People Minding Other People’s Business

by on July 3, 2007 · 16 comments

This very fine Ars story on the emergence of contactless payments is a terrific opportunity to spot examples of people minding other people’s business.

Example 1, Federal Reserve minding consumers’ business: “The Federal Reserve sets rules for receipts, and last week the Feds said that purchases of $15 or less don’t even require a receipt now, let alone a signature.”

I’m sure the Federal Reserve cares, and I’m sure they’ve done a careful job, but I really think that the need for, and content of, receipts can be hashed out among buyers and sellers. I now wonder how many billions of receipts are handed out each year because of this “protection.” (If it’s one billion more than consumers actually want and need, think paper, ink, print mechanism, and a second or two of people’s time x 1,000,000,000 – costs all borne by consumers directly, or indirectly in the form of higher prices, without a commensurate benefit.)

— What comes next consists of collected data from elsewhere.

// l1_mem_model: behavioural model of the L1 data cache and interconnect seen
// by the HSU's node fetch port, for simulation only. Node contents are loaded
// by the testbench with put(). A request is accepted when req_ready is high
// (randomly withheld to create back-pressure); it is answered after a short
// latency (a hit) or a long, random one (a miss), so answers come back out of
// request order. At most one answer is offered per cycle, held until
// resp_ready.
module l1_mem_model
  import hsu_pkg::*;
#(
  parameter int HIT_PCT    = 50,
  parameter int MISS_MIN   = 20,
  parameter int MISS_MAX   = 80,
  parameter int STALL_PCT  = 20
) (
  input  logic      clk,
  input  logic      rst_n,
  input  logic      req_valid,
  output logic      req_ready,
  input  mem_req_t  req,
  output logic      resp_valid,
  input  logic      resp_ready,
  output mem_resp_t resp
);
  typedef word_t [NODE_WORDS-1:0] node_t;
  node_t store [word_t];

  typedef struct {
    mem_resp_t r;
    int        due;
    int        seq;
  } pend_t;
  pend_t pend [$];
  int    now = 0;
  int    seq_in = 0;
  int    last_seq_out = -1;
  int    n_reqs = 0, n_out_of_order = 0, n_stall = 0;

  function automatic void put(word_t addr, node_t data);
    store[addr] = data;
  endfunction

  always @(posedge clk) now <= now + 1;

  initial begin
    req_ready  = 1'b0;
    resp_valid = 1'b0;
    resp       = '0;
  end

  always @(posedge clk) begin
    if (!rst_n) begin
      req_ready  <= 1'b0;
      resp_valid <= 1'b0;
    end else begin
      // accept
      if (req_valid && req_ready) begin
        pend_t p;
        p.r.entry = req.entry;
        p.r.lane  = req.lane;
        p.r.data  = store.exists(req.addr) ? store[req.addr] : '0;
        p.due     = now + (($urandom % 100) < HIT_PCT ? 3 :
                           MISS_MIN + int'($urandom % (MISS_MAX - MISS_MIN + 1)));
        p.seq     = seq_in++;
        pend.push_back(p);
        n_reqs++;
      end
      req_ready <= ($urandom % 100) >= STALL_PCT;
      if (req_valid && !req_ready) n_stall++;
      // answer
      if (!resp_valid || resp_ready) begin
        int best;
        best = -1;
        for (int i = 0; i < pend.size(); i++)
          if (pend[i].due <= now && (best < 0 || pend[i].due < pend[best].due)) best = i;
        if (best >= 0) begin
          resp       <= pend[best].r;
          resp_valid <= 1'b1;
          if (pend[best].seq < last_seq_out) n_out_of_order++;
          last_seq_out = pend[best].seq;
          pend.delete(best);
        end else begin
          resp_valid <= 1'b0;
        end
      end
    end
  end
endmodule
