// Sum generator of a block adder.
//
// Forms the W sum bits of a block from the operand bits and the carries
// selected by the block's multiplexers: sum[j] = a[j] ^ b[j] ^ c[j], where
// c[0] is the carry into the block (the predicted carry-out of the block
// below) and c[j] is the carry out of bit j-1. Combinational. The sum
// generator kept apart from the carry logic follows the block-adder
// structure; the plain three-input XOR per bit is this design's choice.
module sum_gen #(
  parameter int unsigned W = 4
) (
  input  logic [W-1:0] a,
  input  logic [W-1:0] b,
  input  logic [W-1:0] c,     // carry into each bit position
  output logic [W-1:0] sum
);

  always_comb sum = a ^ b ^ c;

endmodule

Example 2, Security researchers minding credit card companies’ business: “Security researchers independent from credit card companies are sounding alarms, while the credit card companies themselves believe that they have the right balance of security and functionality.”

The researchers care, and they want the best possible system, but they’re security researchers. Almost by definition, they are going to overweight security.

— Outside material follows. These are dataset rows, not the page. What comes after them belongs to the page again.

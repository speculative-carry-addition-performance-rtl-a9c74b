// Testbench for sum_gen (W = 4): every combination of operand and carry
// bits; each sum bit is checked as the low bit of a[j] + b[j] + c[j].
module tb_sum_gen;
  localparam int W = 4;
  logic [W-1:0] a, b, c, sum;
  int checks = 0, failures = 0;

  sum_gen #(.W(W)) dut (.a(a), .b(b), .c(c), .sum(sum));

  initial begin
    #100000;
    failures++;
    $display("watchdog expired");
    $display("TB_RESULT checks=%0d failures=%0d", checks, failures);
    $finish;
  end

  initial begin
    for (int v = 0; v < (1 << (3 * W)); v++) begin
      logic [W-1:0] exp_s;
      {a, b, c} = (3 * W)'(v);
      #1;
      for (int j = 0; j < W; j++) exp_s[j] = 1'((int'(a[j]) + int'(b[j]) + int'(c[j])) % 2);
      checks++;
      if (sum !== exp_s) begin failures++; $display("a=%h b=%h c=%h sum=%h exp=%h", a, b, c, sum, exp_s); end
    end
    $display("TB_RESULT checks=%0d failures=%0d", checks, failures);
    $finish;
  end
endmodule
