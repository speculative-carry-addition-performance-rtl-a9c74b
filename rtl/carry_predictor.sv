// Carry predictor.
//
// Predicts the carry-out C_out^i* of block adder i from that block's own
// operand bits, ignoring everything below it: the carry out of its upper X
// bits is computed as if the carry into those bits were 0. The chain starts
// with the AND form of the modified carry generator and continues with full
// carry generators. The prediction is never 1 when the exact carry-out is 0,
// so a wrong prediction always means a carry was lost. With X = W (the
// default) the prediction is the block's generate signal.
// That the predictor looks only at bits of its own block, near its MSB,
// follows the architecture; the default X = W is this design's choice.
// Combinational.
module carry_predictor #(
  parameter int unsigned W = 4,   // block width
  parameter int unsigned X = 4    // number of upper bits used, 1..W
) (
  input  logic [W-1:0] a,
  input  logic [W-1:0] b,
  output logic         cpred
);

  localparam int unsigned XE = (X > W) ? W : ((X == 0) ? 1 : X);
  localparam int unsigned LO = W - XE;

  logic [XE-1:0] c;   // c[j]: carry out of bit LO+j

  mod_carry_gen #(.CIN(1'b0)) u_first (.a(a[LO]), .b(b[LO]), .cout(c[0]));

  for (genvar j = 1; j < XE; j++) begin : g_chain
    carry_gen u_cg (.a(a[LO+j]), .b(b[LO+j]), .cin(c[j-1]), .cout(c[j]));
  end

  assign cpred = c[XE-1];

endmodule
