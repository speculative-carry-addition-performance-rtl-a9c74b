// Testbench for carry_predictor: a 4-bit block using all its bits and a
// 6-bit block using only its upper 3 bits, exhaustively. The expected
// prediction is the carry out of the used upper bits added with carry-in 0.
module tb_carry_predictor;
  logic [3:0] a4, b4;
  logic [5:0] a6, b6;
  logic       p4, p6;
  int checks = 0, failures = 0;

  carry_predictor #(.W(4), .X(4)) dut4 (.a(a4), .b(b4), .cpred(p4));
  carry_predictor #(.W(6), .X(3)) dut6 (.a(a6), .b(b6), .cpred(p6));

  initial begin
    #100000;
    failures++;
    $display("watchdog expired");
    $display("TB_RESULT checks=%0d failures=%0d", checks, failures);
    $finish;
  end

  initial begin
    for (int v = 0; v < 4096; v++) begin
      {a6, b6} = 12'(v);
      a4 = a6[3:0];
      b4 = b6[3:0];
      #1;
      checks++;
      if (p4 !== ((int'(a4) + int'(b4)) >= 16)) begin failures++; $display("W4 a=%h b=%h got %b", a4, b4, p4); end
      checks++;
      if (p6 !== ((int'(a6[5:3]) + int'(b6[5:3])) >= 8)) begin failures++; $display("W6 a=%h b=%h got %b", a6, b6, p6); end
    end
    $display("TB_RESULT checks=%0d failures=%0d", checks, failures);
    $finish;
  end
endmodule
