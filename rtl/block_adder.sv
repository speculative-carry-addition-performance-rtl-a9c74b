// Block adder of the carry speculative adder.
//
// A W-bit adder that computes its carries for both possible carry-ins at
// once and picks one when the carry-in arrives. Two ripple carry chains run
// side by side: one as if the carry-in were 1, the other as if it were 0.
// Each chain starts with a modified one-gate carry generator (OR for the
// chain tied to 1, AND for the chain tied to 0) followed by full 1-bit carry
// generators. A 2:1 multiplexer per bit, selected by the carry-in (the
// predicted carry-out of the block below), chooses the carry of each
// position, and the sum generator combines these carries with the operand
// bits. The multiplexer output of the top bit is the block's carry-out
// C_out^i, exact for the carry-in it was given.
// The lowest block (FIRST = 1) has no carry-in: it keeps only the chain tied
// to 0 and no multiplexers.
// Structure per the block-adder figures; the full carry generators above the
// first stage are this design's reading. Combinational.
module block_adder #(
  parameter int unsigned W     = 4,
  parameter bit          FIRST = 1'b0
) (
  input  logic [W-1:0] a,
  input  logic [W-1:0] b,
  input  logic         cin,    // predicted carry-in; unused when FIRST
  output logic [W-1:0] sum,
  output logic         cout    // carry-out of the block for this carry-in
);

  logic [W-1:0] c0;     // carry out of each bit, chain tied to 0
  logic [W-1:0] csel;   // selected carry out of each bit
  logic [W-1:0] cin_bit;
  logic         cin_eff;

  mod_carry_gen #(.CIN(1'b0)) u_mcg0 (.a(a[0]), .b(b[0]), .cout(c0[0]));
  for (genvar j = 1; j < W; j++) begin : g_chain0
    carry_gen u_cg0 (.a(a[j]), .b(b[j]), .cin(c0[j-1]), .cout(c0[j]));
  end

  if (FIRST) begin : g_first
    assign cin_eff = 1'b0;
    assign csel    = c0;
  end else begin : g_spec
    logic [W-1:0] c1;   // carry out of each bit, chain tied to 1
    mod_carry_gen #(.CIN(1'b1)) u_mcg1 (.a(a[0]), .b(b[0]), .cout(c1[0]));
    for (genvar j = 1; j < W; j++) begin : g_chain1
      carry_gen u_cg1 (.a(a[j]), .b(b[j]), .cin(c1[j-1]), .cout(c1[j]));
    end
    assign cin_eff = cin;
    always_comb csel = cin ? c1 : c0;
  end

  if (W > 1) begin : g_wide
    assign cin_bit = {csel[W-2:0], cin_eff};
  end else begin : g_one
    assign cin_bit = cin_eff;
  end

  sum_gen #(.W(W)) u_sum (.a(a), .b(b), .c(cin_bit), .sum(sum));

  assign cout = csel[W-1];

endmodule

Payment systems are actually supposed to balance many competing interests, security being just one. Others include convenience, level of repudiability, privacy, and so on. So long as the credit card associations bear the risk of loss (and in these low-dollar transacations, they do), security is the credit card associations’ problem.

(Yes, the costs of insecurity are also passed to merchants and consumers. The solution that will keep these costs in check, yet in balance with other demands on the system, is competition among credit card associations and among payment systems for both kinds of customers. The job of each credit card association is then to constantly tweak the mix of interests its products serve. With each tweak, it aims to bring more customers on board than it loses.)

If the researchers convince the Fed to hold up experimentation with RF payments, that’s two busy-bodies getting together to run transactions for which consumers, merchants, and credit card associations are supposed to be responsible.

When lines of authority break down, results suffer. No one is better positioned to balance risks than self-interested parties.